TASK STATEMENT >>
Among the lines of data below, reproduce only those from the one with "input may change" through the one with "is shifted by", exactly as they stand, both ends included.

EXTRACTED MATERIAL >>
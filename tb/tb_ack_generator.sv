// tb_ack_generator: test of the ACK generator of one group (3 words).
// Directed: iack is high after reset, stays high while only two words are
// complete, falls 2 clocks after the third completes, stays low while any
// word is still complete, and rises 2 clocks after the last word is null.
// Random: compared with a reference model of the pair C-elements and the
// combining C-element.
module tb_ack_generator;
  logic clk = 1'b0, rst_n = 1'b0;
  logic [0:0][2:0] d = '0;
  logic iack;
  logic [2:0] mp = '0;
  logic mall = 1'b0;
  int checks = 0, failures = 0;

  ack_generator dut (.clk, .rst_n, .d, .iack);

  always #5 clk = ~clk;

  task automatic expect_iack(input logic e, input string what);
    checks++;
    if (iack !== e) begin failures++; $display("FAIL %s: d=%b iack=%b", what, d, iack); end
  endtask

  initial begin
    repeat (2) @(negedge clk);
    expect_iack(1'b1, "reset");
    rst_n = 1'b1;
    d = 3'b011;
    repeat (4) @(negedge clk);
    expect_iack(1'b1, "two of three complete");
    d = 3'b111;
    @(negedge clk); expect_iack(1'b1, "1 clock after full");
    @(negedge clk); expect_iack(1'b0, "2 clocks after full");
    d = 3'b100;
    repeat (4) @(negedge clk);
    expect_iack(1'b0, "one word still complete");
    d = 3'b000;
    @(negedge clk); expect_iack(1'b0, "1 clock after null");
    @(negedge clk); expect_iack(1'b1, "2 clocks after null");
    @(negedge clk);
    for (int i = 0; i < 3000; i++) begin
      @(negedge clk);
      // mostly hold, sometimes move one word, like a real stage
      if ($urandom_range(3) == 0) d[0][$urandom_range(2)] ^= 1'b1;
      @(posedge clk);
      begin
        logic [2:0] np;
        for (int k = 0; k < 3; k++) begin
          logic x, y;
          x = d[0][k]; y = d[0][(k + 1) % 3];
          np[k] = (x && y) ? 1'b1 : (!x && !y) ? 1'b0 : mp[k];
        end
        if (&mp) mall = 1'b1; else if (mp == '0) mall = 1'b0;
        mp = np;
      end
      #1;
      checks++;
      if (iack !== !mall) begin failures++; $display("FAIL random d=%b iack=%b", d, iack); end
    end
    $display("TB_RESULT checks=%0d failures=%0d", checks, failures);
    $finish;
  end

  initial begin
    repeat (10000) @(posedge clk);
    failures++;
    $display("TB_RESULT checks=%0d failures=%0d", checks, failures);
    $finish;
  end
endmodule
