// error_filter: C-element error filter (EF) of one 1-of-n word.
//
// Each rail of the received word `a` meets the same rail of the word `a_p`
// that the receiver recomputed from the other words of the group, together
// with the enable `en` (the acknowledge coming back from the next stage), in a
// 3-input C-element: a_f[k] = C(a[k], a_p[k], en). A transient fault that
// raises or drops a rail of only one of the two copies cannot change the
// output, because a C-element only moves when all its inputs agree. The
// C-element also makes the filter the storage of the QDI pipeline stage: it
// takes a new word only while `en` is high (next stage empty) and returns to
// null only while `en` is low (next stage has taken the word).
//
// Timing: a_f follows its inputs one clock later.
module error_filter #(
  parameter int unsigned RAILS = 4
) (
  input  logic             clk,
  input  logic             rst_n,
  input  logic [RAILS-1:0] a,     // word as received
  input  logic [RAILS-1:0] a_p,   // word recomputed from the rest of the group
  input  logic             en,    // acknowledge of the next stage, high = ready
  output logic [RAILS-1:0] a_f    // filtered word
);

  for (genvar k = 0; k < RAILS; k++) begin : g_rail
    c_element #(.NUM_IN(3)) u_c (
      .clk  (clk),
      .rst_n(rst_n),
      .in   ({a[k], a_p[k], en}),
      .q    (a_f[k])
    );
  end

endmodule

--

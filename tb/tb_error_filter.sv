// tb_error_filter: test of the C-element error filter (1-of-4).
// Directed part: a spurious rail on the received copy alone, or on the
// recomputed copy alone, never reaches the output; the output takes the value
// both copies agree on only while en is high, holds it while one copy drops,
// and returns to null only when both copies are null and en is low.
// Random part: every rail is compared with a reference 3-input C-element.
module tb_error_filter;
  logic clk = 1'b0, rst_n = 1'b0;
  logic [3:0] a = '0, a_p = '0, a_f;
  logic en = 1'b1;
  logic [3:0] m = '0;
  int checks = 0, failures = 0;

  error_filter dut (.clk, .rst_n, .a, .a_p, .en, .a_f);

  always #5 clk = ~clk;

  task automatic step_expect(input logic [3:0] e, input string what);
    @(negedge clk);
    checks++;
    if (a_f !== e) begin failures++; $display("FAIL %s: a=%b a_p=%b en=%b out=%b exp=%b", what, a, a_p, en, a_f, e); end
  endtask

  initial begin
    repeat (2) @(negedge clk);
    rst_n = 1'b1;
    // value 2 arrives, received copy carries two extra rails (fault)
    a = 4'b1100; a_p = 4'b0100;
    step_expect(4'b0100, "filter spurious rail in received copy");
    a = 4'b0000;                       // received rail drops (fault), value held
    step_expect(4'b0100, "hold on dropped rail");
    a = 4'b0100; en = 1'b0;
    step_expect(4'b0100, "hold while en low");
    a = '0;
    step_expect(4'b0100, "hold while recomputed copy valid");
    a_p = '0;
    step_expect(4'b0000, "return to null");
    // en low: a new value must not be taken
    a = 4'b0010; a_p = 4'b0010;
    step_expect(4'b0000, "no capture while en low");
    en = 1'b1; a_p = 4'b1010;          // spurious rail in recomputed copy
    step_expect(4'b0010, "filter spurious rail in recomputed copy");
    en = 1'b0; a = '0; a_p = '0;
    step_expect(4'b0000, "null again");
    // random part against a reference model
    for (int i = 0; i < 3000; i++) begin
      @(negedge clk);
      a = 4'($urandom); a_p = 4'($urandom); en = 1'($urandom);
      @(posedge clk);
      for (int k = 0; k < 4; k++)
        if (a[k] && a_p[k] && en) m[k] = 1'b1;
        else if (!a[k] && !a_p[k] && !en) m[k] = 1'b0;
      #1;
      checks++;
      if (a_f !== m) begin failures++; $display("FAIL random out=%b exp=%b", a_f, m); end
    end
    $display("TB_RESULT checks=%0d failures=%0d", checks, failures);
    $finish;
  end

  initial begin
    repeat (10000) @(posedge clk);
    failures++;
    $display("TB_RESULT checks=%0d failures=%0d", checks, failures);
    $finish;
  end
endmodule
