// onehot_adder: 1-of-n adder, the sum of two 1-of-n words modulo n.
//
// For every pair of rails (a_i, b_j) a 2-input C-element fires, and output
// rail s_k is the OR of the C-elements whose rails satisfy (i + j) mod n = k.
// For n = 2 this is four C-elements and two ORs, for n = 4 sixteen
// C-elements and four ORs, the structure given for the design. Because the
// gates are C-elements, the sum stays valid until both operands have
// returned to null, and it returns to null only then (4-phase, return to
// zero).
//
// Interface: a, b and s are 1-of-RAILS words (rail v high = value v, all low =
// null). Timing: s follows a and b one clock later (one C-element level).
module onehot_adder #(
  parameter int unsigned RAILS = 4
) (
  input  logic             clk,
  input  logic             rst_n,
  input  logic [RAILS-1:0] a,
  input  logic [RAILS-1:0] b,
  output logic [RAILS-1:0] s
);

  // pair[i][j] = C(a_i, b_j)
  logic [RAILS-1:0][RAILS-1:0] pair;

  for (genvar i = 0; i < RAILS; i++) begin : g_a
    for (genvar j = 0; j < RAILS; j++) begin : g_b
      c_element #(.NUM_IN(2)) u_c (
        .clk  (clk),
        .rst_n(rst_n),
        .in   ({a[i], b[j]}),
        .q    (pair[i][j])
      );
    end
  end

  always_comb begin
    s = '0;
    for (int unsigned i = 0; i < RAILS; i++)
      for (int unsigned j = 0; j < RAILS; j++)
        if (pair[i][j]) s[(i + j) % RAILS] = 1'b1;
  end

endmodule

--

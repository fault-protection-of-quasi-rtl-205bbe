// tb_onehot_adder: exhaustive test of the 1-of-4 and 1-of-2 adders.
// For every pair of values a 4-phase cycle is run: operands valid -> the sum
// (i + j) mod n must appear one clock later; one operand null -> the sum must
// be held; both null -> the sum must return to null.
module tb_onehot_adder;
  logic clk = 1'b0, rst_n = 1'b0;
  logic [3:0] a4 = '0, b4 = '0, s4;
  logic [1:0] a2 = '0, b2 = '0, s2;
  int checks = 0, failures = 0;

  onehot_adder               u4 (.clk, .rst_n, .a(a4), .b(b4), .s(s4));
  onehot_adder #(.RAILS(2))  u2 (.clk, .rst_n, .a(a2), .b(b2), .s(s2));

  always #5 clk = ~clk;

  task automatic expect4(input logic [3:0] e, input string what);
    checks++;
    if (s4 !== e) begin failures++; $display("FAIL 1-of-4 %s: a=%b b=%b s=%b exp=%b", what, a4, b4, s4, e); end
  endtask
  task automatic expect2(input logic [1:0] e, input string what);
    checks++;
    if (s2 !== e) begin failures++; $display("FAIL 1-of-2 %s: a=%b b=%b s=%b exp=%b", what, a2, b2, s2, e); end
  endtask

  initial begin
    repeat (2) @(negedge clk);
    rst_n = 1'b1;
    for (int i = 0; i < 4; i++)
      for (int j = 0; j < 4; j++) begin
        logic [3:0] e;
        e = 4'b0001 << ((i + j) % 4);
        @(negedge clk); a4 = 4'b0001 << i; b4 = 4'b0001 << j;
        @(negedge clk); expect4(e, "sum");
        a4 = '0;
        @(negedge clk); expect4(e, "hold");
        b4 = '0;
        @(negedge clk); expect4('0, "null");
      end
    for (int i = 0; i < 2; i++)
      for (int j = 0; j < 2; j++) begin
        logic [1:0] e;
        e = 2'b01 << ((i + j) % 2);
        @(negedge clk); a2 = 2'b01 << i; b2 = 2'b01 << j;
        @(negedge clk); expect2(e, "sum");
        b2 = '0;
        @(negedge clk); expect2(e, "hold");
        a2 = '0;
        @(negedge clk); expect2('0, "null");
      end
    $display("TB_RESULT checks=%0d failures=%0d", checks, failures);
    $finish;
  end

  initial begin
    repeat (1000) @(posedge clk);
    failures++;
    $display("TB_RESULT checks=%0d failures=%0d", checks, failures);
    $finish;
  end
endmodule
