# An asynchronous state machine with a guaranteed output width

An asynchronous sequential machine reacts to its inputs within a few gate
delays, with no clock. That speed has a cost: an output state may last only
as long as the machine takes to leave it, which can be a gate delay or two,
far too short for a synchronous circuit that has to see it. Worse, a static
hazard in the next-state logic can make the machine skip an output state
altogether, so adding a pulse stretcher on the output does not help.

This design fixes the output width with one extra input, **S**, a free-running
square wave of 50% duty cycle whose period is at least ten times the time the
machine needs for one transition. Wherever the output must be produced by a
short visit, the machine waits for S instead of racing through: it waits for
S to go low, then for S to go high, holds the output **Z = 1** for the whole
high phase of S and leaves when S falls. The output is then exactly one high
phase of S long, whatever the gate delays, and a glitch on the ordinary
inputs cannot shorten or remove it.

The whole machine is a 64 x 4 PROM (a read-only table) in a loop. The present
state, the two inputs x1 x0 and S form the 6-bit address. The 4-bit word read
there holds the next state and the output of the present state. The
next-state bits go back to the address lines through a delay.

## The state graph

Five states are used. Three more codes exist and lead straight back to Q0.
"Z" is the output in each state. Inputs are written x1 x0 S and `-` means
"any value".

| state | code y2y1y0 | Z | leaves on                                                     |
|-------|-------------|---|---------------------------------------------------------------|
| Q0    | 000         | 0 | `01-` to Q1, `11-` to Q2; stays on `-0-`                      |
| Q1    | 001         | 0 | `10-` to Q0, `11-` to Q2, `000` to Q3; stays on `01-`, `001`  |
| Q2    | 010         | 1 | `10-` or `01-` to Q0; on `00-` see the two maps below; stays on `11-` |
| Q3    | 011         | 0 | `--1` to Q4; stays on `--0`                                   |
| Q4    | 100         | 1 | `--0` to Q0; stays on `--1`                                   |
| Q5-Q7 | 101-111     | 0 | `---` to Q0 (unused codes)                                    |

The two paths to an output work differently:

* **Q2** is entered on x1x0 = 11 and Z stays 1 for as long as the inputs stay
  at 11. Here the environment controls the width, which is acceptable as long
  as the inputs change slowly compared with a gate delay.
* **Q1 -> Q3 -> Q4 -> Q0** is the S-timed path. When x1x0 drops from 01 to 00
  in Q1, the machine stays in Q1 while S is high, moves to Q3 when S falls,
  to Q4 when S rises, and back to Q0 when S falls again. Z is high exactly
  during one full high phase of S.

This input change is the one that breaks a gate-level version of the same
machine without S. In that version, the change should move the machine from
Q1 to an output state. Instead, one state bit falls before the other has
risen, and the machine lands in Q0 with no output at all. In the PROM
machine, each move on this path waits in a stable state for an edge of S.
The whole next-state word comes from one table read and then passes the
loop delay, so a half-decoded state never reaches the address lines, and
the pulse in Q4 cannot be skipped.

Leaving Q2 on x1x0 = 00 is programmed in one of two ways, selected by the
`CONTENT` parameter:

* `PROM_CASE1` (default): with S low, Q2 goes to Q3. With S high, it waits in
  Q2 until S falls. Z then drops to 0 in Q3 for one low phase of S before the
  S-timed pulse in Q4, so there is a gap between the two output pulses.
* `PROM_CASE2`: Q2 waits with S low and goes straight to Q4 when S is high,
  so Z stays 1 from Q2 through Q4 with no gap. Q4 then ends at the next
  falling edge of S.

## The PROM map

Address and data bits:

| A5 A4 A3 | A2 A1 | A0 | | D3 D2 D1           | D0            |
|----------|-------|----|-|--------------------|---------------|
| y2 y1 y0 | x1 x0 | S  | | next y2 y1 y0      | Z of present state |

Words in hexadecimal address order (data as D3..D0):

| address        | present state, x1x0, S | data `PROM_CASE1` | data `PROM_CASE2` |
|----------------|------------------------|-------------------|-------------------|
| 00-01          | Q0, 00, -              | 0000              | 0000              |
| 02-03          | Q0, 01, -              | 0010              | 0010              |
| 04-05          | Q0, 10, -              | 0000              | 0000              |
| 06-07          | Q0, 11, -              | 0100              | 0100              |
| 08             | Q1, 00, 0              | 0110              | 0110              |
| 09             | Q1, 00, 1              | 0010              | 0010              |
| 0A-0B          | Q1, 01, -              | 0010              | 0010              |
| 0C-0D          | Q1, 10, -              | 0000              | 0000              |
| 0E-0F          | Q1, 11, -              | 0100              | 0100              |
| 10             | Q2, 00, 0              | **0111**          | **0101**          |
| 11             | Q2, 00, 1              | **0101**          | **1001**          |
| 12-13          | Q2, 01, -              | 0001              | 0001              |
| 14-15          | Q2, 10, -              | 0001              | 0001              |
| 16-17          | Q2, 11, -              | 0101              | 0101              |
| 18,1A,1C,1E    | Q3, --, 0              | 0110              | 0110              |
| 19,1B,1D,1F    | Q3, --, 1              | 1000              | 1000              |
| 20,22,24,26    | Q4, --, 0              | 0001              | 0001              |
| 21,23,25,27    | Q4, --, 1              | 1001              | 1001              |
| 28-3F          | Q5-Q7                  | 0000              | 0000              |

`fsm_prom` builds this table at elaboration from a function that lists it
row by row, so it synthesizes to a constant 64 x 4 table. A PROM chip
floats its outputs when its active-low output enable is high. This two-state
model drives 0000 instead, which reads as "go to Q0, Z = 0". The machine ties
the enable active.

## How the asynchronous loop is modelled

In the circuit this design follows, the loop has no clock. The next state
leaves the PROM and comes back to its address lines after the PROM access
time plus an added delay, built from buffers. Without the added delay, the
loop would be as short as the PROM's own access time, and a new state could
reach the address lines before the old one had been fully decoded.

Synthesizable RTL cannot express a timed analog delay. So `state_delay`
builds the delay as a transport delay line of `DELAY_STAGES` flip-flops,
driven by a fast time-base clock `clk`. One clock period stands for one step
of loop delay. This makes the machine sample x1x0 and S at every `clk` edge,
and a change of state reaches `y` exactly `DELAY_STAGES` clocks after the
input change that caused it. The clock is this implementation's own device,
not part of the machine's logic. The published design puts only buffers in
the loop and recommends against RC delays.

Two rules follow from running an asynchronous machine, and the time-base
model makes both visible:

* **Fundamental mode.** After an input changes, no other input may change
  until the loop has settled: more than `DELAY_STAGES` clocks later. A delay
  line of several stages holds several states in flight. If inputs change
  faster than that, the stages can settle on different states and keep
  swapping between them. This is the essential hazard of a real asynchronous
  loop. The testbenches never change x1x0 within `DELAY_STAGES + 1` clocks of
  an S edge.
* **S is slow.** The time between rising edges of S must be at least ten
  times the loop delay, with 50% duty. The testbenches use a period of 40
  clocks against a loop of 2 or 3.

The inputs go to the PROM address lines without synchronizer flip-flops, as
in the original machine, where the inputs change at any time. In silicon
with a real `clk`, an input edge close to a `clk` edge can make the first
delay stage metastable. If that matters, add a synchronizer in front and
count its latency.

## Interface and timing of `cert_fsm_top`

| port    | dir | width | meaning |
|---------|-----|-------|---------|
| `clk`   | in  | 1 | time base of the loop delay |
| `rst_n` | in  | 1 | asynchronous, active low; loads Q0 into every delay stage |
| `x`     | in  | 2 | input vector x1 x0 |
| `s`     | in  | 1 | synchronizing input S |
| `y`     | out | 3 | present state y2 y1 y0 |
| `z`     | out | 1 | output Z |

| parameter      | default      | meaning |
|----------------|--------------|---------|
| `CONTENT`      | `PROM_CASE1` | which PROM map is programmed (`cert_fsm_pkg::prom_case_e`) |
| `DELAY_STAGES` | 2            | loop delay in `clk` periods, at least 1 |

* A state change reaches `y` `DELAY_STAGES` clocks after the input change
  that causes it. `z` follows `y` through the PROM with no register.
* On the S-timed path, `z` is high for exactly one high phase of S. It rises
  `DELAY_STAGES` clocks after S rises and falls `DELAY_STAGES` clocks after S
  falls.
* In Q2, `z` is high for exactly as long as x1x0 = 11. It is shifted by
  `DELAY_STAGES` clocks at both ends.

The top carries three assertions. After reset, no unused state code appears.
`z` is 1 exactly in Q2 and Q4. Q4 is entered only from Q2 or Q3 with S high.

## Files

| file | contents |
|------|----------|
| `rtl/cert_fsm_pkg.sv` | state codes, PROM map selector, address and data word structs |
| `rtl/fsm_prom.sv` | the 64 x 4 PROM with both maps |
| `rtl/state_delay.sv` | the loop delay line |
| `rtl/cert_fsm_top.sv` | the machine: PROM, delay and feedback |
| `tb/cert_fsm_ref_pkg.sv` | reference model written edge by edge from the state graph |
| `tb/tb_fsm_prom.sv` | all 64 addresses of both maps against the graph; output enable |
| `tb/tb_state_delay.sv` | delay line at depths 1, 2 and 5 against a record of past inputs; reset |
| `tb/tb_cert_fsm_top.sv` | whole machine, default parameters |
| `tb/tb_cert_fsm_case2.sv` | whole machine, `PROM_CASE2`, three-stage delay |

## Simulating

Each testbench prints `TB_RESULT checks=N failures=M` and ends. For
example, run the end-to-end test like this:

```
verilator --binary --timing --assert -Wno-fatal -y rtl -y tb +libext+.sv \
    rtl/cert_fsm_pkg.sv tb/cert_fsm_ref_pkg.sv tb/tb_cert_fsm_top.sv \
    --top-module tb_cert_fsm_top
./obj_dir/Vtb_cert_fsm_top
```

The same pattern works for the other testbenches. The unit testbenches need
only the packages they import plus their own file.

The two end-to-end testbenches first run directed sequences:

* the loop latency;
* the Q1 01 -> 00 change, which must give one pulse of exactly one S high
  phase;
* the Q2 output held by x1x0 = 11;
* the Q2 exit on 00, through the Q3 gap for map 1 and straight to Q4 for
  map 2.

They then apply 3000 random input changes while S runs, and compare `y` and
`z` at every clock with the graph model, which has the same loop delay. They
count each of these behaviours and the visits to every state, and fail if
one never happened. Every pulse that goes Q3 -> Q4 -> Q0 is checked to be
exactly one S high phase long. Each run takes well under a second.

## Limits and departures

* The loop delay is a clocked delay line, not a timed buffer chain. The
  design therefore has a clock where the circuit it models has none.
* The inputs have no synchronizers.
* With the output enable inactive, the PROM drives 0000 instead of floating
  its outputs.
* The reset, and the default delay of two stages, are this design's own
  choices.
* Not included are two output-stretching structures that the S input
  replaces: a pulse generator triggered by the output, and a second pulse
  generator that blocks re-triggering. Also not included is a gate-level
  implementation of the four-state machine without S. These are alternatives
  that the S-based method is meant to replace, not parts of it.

EXPECTED OUTPUT >>
* **Fundamental mode.** After an input changes, no other input may change
  until the loop has settled: more than `DELAY_STAGES` clocks later. A delay
  line of several stages holds several states in flight. If inputs change
  faster than that, the stages can settle on different states and keep
  swapping between them. This is the essential hazard of a real asynchronous
  loop. The testbenches never change x1x0 within `DELAY_STAGES + 1` clocks of
  an S edge.
* **S is slow.** The time between rising edges of S must be at least ten
  times the loop delay, with 50% duty. The testbenches use a period of 40
  clocks against a loop of 2 or 3.

The inputs go to the PROM address lines without synchronizer flip-flops, as
in the original machine, where the inputs change at any time. In silicon
with a real `clk`, an input edge close to a `clk` edge can make the first
delay stage metastable. If that matters, add a synchronizer in front and
count its latency.

## Interface and timing of `cert_fsm_top`

| port    | dir | width | meaning |
|---------|-----|-------|---------|
| `clk`   | in  | 1 | time base of the loop delay |
| `rst_n` | in  | 1 | asynchronous, active low; loads Q0 into every delay stage |
| `x`     | in  | 2 | input vector x1 x0 |
| `s`     | in  | 1 | synchronizing input S |
| `y`     | out | 3 | present state y2 y1 y0 |
| `z`     | out | 1 | output Z |

| parameter      | default      | meaning |
|----------------|--------------|---------|
| `CONTENT`      | `PROM_CASE1` | which PROM map is programmed (`cert_fsm_pkg::prom_case_e`) |
| `DELAY_STAGES` | 2            | loop delay in `clk` periods, at least 1 |

* A state change reaches `y` `DELAY_STAGES` clocks after the input change
  that causes it. `z` follows `y` through the PROM with no register.
* On the S-timed path, `z` is high for exactly one high phase of S. It rises
  `DELAY_STAGES` clocks after S rises and falls `DELAY_STAGES` clocks after S
  falls.
* In Q2, `z` is high for exactly as long as x1x0 = 11. It is shifted by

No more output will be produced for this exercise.